Os sites institucionais das empresas que comercializam os PAE’s apresentam muitas semelhanças nas formas de divulgação de suas propostas, pois seguem o modelo difundido pela EAPA. Em geral, informam que o PAE é um serviço que atende 24h, sete dias por semana, para auxiliar os funcionários a resolverem seus problemas pessoais dentro e fora do trabalho, a fim de evitar que esses problemas afetem negativamente a produtividade, segundo as empresas prestadoras dos serviços.
As “consultorias” destacam a confidencialidade como um incentivo à busca pela ajuda do programa, por parte dos trabalhadores. Destacam que a empresa pode manter o foco na produtividade, enquanto a chamada “consultoria” cuida do que elas consideram serem problemas do trabalhador.
A ênfase no sigilo profissional tem sido um dos argumentos para a contratação do trabalho precário tanto do ponto de vista do vínculo estabelecido, quanto do ponto de vista das condições gerais para a realização das atividades. A ideia de o atendimento externo à empresa ser um elemento de confiança é falaciosa, pois o sigilo faz parte dos princípios profissionais independente da inserção sócio-ocupacional.
No formato proposto pelo PAE, os atendimentos telefônicos são privilegiados ao proporcionarem uma economia com o custo da força de trabalho, mas não necessariamente para as empresas contratantes dos serviços. Nesse sentido, observa-se que – para além das questões econômicas – essas propostas de atendimento ao trabalhador fora do ambiente de trabalho atendem, também, interesses de natureza político-ideológica, uma vez que as demandas dos trabalhadores são tratadas isoladamente e externamente aos processos de trabalho, enfraquecendo o potencial de organização e de reivindicação coletiva, despolitizando as relações.
O recurso telefônico pode significar uma aproximação ágil entre o trabalhador e o profissional que presta o atendimento em qualquer horário, por outro lado esse recurso sendo priorizado causa um distanciamento entre assistente social e sujeitos atendidos, com consequência para a qualidade dos serviços prestados. Essa análise não descarta a possibilidade de os atendimentos impactarem positivamente a vida do trabalhador, mas pretende evidenciar que os seus limites não são poucos.
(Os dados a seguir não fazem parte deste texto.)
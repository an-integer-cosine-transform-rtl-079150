// Reference arithmetic for the ICT testbenches: the 8x8 integer kernel
// J(10,9,6,2,3,1) written out row by row, and direct matrix products with
// it, computed without any of the factorizations used in the hardware.
package ict_ref_pkg;

  localparam int J [8][8] = '{
    '{ 1,   1,   1,   1,   1,   1,   1,   1},
    '{10,   9,   6,   2,  -2,  -6,  -9, -10},
    '{ 3,   1,  -1,  -3,  -3,  -1,   1,   3},
    '{ 9,  -2, -10,  -6,   6,  10,   2,  -9},
    '{ 1,  -1,  -1,   1,   1,  -1,  -1,   1},
    '{ 6, -10,   2,   9,  -9,  -2,  10,  -6},
    '{ 1,  -3,   3,  -1,  -1,   3,  -3,   1},
    '{ 2,  -6,   9, -10,  10,  -9,   6,  -2}
  };

  // Squared norm of kernel row u.
  function automatic int row_norm2(int u);
    int s = 0;
    for (int n = 0; n < 8; n++) s += J[u][n] * J[u][n];
    return s;
  endfunction

  // 1-D transform of one vector.
  function automatic void ict1d(input longint x [8], output longint y [8]);
    for (int k = 0; k < 8; k++) begin
      y[k] = 0;
      for (int n = 0; n < 8; n++) y[k] += J[k][n] * x[n];
    end
  endfunction

  // Scale factor k_u*k_v times 2^24, rounded up, from the row norms.
  function automatic longint norm_scale(int u, int v);
    real s = (2.0 ** 24) / $sqrt(real'(row_norm2(u)) * real'(row_norm2(v)));
    return longint'($ceil(s - 1.0e-6));
  endfunction

  // Normalized 12-bit value of an unnormalized 2-D coefficient, rounded to
  // nearest with ties away from zero, saturated.
  function automatic longint normalize(longint y, int u, int v);
    longint p = y * norm_scale(u, v);
    longint r = (p < 0) ? -((-p + (64'sd1 <<< 23)) >>> 24) : (p + (64'sd1 <<< 23)) >>> 24;
    if (r > 2047)  r = 2047;
    if (r < -2048) r = -2048;
    return r;
  endfunction

endpackage
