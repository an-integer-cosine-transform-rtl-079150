// Accuracy workload for the normalized output, in the style of the IEEE
// 1180-1990 tests.  Random 8x8 blocks are drawn from two input ranges,
// -256..255 and -5..5 (the 9-bit input rules out the third, +-300); each
// normalized 12-bit coefficient is compared with the exact orthonormal
// transform T x T^t (T = K J, computed here in floating point from the row
// norms) rounded to the nearest integer, ties away from zero.  The IEEE 1180 limits are applied
// to the differences: peak error at most 1, mean square error at most 0.06
// for every coefficient and 0.02 overall, mean error at most 0.015 for every
// coefficient and 0.0015 overall.  The blocks run back to back in normalized
// mode through the full-size processor.
module tb_ieee1180_accuracy;
  import ict_ref_pkg::*;
  logic clk = 0;
  always #5 clk = ~clk;
  int checks = 0, failures = 0;

  localparam int NB  = 4000;   // blocks per input range
  localparam int LAT = 147;

  logic        rst_n, norm_sel;
  logic [8:0]  x;
  logic [22:0] dout;
  logic        dout_valid, dout_start, ce2, m1, m2, mem_by_cols;

  ict2d_top dut (.clk, .rst_n, .x, .norm_sel, .dout, .dout_valid, .dout_start,
                 .ce2, .m1, .m2, .mem_by_cols);

  initial begin
    #20000000;
    failures++;
    $display("watchdog expired");
    $display("TB_RESULT checks=%0d failures=%0d", checks, failures);
    $finish;
  end

  function automatic real fabs(real a);
    return (a < 0.0) ? -a : a;
  endfunction

  // Statistics of one input range.
  task automatic run_range(input int lo, input int hi);
    longint px [][8][8];
    longint y;
    real    ref_x, err_sum [8][8], err_sq [8][8], tot_sum, tot_sq, pk_mse, pk_me;
    int     peak;
    px = new[NB];
    foreach (px[b, r, c]) px[b][r][c] = longint'($urandom_range(0, hi - lo)) + lo;
    foreach (err_sum[u, v]) begin err_sum[u][v] = 0.0; err_sq[u][v] = 0.0; end
    peak = 0;

    rst_n = 0; x = '0; norm_sel = 1;
    repeat (3) @(negedge clk);
    rst_n = 1;
    for (int c = 0; c < NB * 64 + LAT; c++) begin
      x = (c < NB * 64) ? 9'(px[c / 64][(c / 8) % 8][c % 8]) : '0;
      if (c >= LAT) begin
        automatic int i = c - LAT;
        automatic int b = i / 64;
        automatic int v = (i % 64) / 8;
        automatic int u = i % 8;
        automatic int d;
        y = 0;
        for (int r = 0; r < 8; r++)
          for (int cc = 0; cc < 8; cc++)
            y += J[u][r] * px[b][r][cc] * J[v][cc];
        ref_x = real'(y) / $sqrt(real'(row_norm2(u)) * real'(row_norm2(v)));
        d = int'($signed(dout)) - ((ref_x < 0.0) ? -int'($floor(-ref_x + 0.5)) : int'($floor(ref_x + 0.5)));
        err_sum[u][v] += real'(d);
        err_sq[u][v]  += real'(d * d);
        if (d > peak)  peak = d;
        if (-d > peak) peak = -d;
      end
      @(negedge clk);
    end

    tot_sum = 0.0; tot_sq = 0.0; pk_mse = 0.0; pk_me = 0.0;
    foreach (err_sum[u, v]) begin
      tot_sum += err_sum[u][v];
      tot_sq  += err_sq[u][v];
      if (err_sq[u][v] / NB > pk_mse) pk_mse = err_sq[u][v] / NB;
      if (fabs(err_sum[u][v]) / NB > pk_me) pk_me = fabs(err_sum[u][v]) / NB;
    end
    $display("range %0d..%0d, %0d blocks: peak error %0d, worst coefficient MSE %f, overall MSE %f, worst coefficient mean %f, overall mean %f",
             lo, hi, NB, peak, pk_mse, tot_sq / (64.0 * NB), pk_me, fabs(tot_sum) / (64.0 * NB));
    checks++; if (peak > 1)                        failures++;
    checks++; if (pk_mse > 0.06)                   failures++;
    checks++; if (tot_sq / (64.0 * NB) > 0.02)     failures++;
    checks++; if (pk_me > 0.015)                   failures++;
    checks++; if (fabs(tot_sum) / (64.0 * NB) > 0.0015) failures++;
  endtask

  initial begin
    run_range(-256, 255);
    run_range(-5, 5);
    $display("TB_RESULT checks=%0d failures=%0d", checks, failures);
    $finish;
  end
endmodule
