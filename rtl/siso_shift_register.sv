// siso_shift_register: one survivor memory stage, a serial-in serial-out
// shift register of DEPTH D flip-flops.
//
// On every rising clock edge the input d enters the first flip-flop and each
// flip-flop passes its bit to the next, so q is d delayed by DEPTH cycles. qb
// is the inverted output of the last flip-flop. taps shows every flip-flop:
// taps[DEPTH-1] is the first (one cycle after d), taps[0] is the last (= q).
// The chain of four flip-flops with its true and inverted outputs follows the
// circuit; the asynchronous active-low reset rst_n is this design's addition.
module siso_shift_register #(
  parameter int unsigned DEPTH = viterbi_pkg::SMU_DEPTH
) (
  input  logic             clk,
  input  logic             rst_n,
  input  logic             d,
  output logic             q,
  output logic             qb,
  output logic [DEPTH-1:0] taps
);
  logic [DEPTH:0] chain;  // chain[DEPTH] = d, chain[i] = flip-flop output

  assign chain[DEPTH] = d;

  for (genvar i = DEPTH - 1; i >= 1; i--) begin : g_ff
    dff u_dff (
      .clk  (clk),
      .rst_n(rst_n),
      .d    (chain[i+1]),
      .q    (chain[i]),
      .qb   ()
    );
  end

  dff u_last (
    .clk  (clk),
    .rst_n(rst_n),
    .d    (chain[1]),
    .q    (chain[0]),
    .qb   (qb)
  );

  assign taps = chain[DEPTH-1:0];
  assign q    = chain[0];
endmodule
Os chamados Programas de Assistência ao Empregado (PAE’s) têm sido transformados em potenciais mercadorias para o capital – inclusive internacional – com grande potencial de venda para empresas de diferentes segmentos e portes, pois a sua lógica individualizante vai ao encontro dos interesses do capital, que tem investido no desenvolvimento de uma cultura individualista e desmobilizadora da classe trabalhadora.
Também tem sido disseminado nos sites institucionais o argumento de que está comprovado que os profissionais com problemas familiares têm o rendimento no trabalho significativamente prejudicado, por isso o PAE deve ser extensivo aos dependentes. Essa afirmação reforça a ideia de que não é o trabalho que afeta a saúde, mas são os problemas privados dos trabalhadores que afetam a empresa.
A noção de indivíduo social apresentada por Iamamoto (2010), apoiada em Marx, nos fornece elementos para desmistificar a aparência de que as diferentes expressões da “questão social”, muitas vezes reveladas individualmente, não são desconectadas do conjunto social.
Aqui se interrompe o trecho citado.